Search the records below for the word "modulator", then return every line where it appears.

[Material provided]
=======

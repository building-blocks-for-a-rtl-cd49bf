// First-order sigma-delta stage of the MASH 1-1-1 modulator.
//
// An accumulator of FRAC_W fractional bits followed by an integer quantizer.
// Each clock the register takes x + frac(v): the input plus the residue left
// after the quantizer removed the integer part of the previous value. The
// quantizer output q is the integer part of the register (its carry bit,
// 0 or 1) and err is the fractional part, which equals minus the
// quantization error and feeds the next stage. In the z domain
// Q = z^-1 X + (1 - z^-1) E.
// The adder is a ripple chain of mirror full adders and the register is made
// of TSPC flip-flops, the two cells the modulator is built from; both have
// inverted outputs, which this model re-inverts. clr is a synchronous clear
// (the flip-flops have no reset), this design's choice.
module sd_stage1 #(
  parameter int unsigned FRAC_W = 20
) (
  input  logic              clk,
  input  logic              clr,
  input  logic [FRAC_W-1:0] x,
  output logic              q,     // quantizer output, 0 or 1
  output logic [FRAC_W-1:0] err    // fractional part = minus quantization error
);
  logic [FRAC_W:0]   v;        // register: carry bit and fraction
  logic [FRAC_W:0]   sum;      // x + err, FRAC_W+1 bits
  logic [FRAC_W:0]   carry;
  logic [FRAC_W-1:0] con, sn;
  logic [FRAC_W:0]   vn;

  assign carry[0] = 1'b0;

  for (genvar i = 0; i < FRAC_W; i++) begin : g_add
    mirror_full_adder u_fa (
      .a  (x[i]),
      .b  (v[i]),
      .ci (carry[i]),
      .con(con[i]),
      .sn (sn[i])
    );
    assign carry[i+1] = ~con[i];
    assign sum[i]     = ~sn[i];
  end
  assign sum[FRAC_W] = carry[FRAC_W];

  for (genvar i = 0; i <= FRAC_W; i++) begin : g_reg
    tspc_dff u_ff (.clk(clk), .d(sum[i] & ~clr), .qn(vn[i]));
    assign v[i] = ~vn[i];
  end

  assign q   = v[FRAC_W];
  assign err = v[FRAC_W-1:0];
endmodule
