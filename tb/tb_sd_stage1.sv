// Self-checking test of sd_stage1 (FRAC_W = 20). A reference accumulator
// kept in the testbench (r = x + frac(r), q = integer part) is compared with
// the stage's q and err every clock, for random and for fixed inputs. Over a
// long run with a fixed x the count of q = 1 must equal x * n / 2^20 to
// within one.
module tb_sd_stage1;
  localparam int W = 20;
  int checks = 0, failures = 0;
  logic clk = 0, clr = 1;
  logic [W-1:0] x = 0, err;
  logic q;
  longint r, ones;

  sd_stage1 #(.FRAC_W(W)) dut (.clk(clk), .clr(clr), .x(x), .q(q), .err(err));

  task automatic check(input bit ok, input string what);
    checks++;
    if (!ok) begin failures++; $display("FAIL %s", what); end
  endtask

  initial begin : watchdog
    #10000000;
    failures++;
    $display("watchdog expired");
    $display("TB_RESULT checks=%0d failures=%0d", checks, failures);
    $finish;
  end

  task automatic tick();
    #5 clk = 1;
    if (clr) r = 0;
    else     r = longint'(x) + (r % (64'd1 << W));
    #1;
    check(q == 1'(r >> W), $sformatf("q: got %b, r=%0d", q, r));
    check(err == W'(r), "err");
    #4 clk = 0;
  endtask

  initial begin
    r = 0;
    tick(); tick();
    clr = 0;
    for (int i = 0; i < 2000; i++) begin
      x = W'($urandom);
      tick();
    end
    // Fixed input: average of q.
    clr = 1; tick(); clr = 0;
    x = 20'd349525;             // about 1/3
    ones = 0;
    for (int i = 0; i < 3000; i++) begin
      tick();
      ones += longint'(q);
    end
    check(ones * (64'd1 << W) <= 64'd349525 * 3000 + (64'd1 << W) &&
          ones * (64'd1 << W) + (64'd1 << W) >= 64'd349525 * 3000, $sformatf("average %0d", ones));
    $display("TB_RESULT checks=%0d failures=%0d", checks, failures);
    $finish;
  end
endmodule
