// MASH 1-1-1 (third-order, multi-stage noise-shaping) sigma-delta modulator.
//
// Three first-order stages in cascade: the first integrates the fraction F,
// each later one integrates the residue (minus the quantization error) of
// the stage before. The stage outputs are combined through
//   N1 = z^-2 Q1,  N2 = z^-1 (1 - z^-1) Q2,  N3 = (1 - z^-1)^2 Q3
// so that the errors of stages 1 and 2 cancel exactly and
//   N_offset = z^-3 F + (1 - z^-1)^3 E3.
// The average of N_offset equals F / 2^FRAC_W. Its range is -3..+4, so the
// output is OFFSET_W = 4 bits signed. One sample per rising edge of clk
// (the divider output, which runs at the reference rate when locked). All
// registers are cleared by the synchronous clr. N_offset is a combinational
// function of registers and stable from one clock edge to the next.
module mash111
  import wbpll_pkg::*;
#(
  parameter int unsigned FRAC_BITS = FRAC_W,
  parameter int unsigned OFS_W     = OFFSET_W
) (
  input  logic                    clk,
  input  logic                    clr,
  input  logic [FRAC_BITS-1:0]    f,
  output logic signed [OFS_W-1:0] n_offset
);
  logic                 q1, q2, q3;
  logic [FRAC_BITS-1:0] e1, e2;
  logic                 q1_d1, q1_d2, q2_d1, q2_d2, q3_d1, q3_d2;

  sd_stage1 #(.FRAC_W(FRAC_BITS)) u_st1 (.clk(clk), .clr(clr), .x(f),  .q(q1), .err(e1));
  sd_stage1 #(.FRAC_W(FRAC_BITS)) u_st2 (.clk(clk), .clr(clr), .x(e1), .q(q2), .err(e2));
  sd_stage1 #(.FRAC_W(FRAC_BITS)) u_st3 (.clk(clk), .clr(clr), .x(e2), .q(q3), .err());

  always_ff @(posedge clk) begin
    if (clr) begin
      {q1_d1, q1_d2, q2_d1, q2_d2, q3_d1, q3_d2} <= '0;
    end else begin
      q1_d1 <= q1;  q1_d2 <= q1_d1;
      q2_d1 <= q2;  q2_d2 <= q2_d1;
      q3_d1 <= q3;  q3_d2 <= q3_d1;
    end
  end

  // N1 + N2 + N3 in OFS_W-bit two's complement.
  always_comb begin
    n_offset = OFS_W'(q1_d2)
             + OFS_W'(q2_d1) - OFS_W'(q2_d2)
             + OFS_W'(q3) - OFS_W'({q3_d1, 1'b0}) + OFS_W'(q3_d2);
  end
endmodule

=======

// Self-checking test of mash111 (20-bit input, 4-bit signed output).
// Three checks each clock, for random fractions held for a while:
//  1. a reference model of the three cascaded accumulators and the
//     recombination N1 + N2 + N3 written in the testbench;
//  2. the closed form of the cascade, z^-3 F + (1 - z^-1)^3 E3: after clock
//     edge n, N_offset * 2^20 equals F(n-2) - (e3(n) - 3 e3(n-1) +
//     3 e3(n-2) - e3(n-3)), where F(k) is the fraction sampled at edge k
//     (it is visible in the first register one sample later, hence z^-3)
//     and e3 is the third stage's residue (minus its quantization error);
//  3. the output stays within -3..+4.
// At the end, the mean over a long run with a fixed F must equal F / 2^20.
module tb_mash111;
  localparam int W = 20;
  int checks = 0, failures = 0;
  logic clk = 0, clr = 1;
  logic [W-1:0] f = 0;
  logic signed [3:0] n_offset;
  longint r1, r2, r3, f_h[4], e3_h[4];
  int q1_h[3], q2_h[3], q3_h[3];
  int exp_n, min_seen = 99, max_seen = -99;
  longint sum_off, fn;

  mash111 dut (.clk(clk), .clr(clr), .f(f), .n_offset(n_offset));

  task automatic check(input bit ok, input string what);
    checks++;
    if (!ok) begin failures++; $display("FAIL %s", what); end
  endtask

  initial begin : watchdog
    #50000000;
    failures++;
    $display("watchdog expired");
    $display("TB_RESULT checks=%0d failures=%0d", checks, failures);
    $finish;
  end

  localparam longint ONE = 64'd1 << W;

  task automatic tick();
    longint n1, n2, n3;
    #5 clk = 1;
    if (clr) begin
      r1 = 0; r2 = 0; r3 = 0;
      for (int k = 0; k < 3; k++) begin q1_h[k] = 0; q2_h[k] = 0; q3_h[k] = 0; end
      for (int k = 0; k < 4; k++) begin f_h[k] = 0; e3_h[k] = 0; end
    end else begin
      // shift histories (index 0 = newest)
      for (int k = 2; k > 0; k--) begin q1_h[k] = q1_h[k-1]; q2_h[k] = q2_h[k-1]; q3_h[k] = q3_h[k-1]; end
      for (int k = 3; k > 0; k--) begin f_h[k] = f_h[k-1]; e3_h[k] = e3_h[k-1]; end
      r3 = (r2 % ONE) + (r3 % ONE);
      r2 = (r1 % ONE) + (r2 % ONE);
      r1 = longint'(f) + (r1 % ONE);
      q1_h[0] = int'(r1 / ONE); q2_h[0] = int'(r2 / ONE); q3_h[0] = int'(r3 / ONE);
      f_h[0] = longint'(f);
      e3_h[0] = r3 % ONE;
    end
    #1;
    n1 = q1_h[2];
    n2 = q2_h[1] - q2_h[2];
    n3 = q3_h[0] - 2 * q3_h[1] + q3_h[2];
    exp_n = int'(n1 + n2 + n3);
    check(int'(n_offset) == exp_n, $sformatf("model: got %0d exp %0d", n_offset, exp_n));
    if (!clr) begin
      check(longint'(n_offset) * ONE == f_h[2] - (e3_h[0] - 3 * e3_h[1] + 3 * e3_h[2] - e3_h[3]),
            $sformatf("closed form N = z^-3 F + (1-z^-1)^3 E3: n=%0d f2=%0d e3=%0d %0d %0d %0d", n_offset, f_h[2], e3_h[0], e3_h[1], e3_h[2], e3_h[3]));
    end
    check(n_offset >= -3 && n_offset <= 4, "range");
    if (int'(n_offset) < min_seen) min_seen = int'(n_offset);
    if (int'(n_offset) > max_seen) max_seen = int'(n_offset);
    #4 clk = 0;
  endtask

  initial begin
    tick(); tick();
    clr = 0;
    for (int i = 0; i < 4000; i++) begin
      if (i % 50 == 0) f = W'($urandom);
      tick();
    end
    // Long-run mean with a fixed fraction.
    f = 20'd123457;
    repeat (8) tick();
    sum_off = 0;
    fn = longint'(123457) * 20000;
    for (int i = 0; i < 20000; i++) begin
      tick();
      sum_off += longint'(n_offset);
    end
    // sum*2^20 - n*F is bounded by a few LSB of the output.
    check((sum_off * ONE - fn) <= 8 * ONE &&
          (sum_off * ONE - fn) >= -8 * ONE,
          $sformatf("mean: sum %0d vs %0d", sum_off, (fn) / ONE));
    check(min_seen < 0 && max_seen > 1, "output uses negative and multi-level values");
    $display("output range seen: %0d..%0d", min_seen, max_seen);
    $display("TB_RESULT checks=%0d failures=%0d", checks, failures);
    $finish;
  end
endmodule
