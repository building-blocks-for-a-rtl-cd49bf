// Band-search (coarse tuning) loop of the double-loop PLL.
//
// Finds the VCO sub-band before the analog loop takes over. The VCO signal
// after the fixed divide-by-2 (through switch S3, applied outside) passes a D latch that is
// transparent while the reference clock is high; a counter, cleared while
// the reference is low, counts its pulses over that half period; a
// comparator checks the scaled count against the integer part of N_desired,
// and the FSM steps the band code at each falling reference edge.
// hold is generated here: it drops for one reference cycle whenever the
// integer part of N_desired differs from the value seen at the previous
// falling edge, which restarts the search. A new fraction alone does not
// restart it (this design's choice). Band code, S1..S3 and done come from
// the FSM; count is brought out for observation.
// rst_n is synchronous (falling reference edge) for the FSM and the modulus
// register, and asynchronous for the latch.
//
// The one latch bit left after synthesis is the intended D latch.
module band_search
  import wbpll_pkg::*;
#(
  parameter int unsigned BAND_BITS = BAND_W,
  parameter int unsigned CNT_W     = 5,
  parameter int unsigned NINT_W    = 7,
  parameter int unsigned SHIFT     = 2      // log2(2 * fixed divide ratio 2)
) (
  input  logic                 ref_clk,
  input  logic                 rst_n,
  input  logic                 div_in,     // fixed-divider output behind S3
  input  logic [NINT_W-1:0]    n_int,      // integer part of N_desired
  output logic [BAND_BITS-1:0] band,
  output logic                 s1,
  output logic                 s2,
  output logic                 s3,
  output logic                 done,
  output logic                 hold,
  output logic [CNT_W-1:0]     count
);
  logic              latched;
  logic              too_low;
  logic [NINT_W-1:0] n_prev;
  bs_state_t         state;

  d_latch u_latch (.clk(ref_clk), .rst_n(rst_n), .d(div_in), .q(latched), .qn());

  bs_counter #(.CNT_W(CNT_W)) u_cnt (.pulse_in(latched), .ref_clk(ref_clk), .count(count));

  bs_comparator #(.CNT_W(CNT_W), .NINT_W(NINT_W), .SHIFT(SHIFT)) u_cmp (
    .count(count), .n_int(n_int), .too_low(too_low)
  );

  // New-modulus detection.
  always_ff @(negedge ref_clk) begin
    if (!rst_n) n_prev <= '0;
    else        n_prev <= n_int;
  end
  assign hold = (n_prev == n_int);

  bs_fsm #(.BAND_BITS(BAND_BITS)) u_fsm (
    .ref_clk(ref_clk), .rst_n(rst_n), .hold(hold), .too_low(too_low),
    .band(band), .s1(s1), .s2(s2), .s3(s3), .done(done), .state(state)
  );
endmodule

=======

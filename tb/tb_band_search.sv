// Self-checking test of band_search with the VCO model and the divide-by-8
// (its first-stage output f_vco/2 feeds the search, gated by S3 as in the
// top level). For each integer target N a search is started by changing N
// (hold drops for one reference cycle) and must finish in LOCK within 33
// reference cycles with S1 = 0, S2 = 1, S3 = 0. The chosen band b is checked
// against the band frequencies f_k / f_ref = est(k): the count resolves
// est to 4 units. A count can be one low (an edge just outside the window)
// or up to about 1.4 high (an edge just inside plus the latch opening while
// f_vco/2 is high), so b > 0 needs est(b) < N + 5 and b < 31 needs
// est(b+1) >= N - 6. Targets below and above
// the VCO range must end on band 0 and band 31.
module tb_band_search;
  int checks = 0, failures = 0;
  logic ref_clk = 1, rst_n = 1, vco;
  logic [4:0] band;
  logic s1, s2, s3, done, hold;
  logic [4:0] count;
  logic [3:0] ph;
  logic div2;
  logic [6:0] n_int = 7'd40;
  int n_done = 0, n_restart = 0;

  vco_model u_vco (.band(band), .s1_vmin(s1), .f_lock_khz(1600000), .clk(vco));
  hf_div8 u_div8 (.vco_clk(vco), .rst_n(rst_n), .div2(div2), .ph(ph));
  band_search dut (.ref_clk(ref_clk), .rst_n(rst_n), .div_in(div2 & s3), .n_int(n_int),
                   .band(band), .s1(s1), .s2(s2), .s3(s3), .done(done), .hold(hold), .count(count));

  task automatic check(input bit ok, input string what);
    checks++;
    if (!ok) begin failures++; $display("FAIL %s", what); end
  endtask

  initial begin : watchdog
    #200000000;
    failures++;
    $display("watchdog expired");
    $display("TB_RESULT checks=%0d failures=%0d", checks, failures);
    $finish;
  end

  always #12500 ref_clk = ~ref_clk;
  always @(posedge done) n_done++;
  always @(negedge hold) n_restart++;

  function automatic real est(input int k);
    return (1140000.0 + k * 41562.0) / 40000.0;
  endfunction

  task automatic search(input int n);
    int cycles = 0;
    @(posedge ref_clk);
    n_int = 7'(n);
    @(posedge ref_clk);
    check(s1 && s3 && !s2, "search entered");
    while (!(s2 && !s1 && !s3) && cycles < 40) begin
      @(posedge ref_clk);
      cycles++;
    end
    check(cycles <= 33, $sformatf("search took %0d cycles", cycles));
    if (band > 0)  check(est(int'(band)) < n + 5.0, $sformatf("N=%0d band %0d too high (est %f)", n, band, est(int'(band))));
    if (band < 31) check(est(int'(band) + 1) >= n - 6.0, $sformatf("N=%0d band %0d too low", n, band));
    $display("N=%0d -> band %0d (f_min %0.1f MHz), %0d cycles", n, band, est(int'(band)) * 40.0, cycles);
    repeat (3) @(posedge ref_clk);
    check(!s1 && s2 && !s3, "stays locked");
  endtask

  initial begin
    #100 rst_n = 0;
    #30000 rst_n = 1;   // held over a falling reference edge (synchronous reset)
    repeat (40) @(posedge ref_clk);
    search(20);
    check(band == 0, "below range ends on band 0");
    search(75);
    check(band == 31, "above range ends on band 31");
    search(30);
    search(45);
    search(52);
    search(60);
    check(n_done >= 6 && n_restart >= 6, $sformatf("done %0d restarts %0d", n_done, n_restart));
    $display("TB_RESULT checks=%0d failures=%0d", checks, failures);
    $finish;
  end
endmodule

=======

[Solution to the problem]
// First-order sigma-delta stage of the MASH 1-1-1 modulator.
// of TSPC flip-flops, the two cells the modulator is built from; both have
// MASH 1-1-1 (third-order, multi-stage noise-shaping) sigma-delta modulator.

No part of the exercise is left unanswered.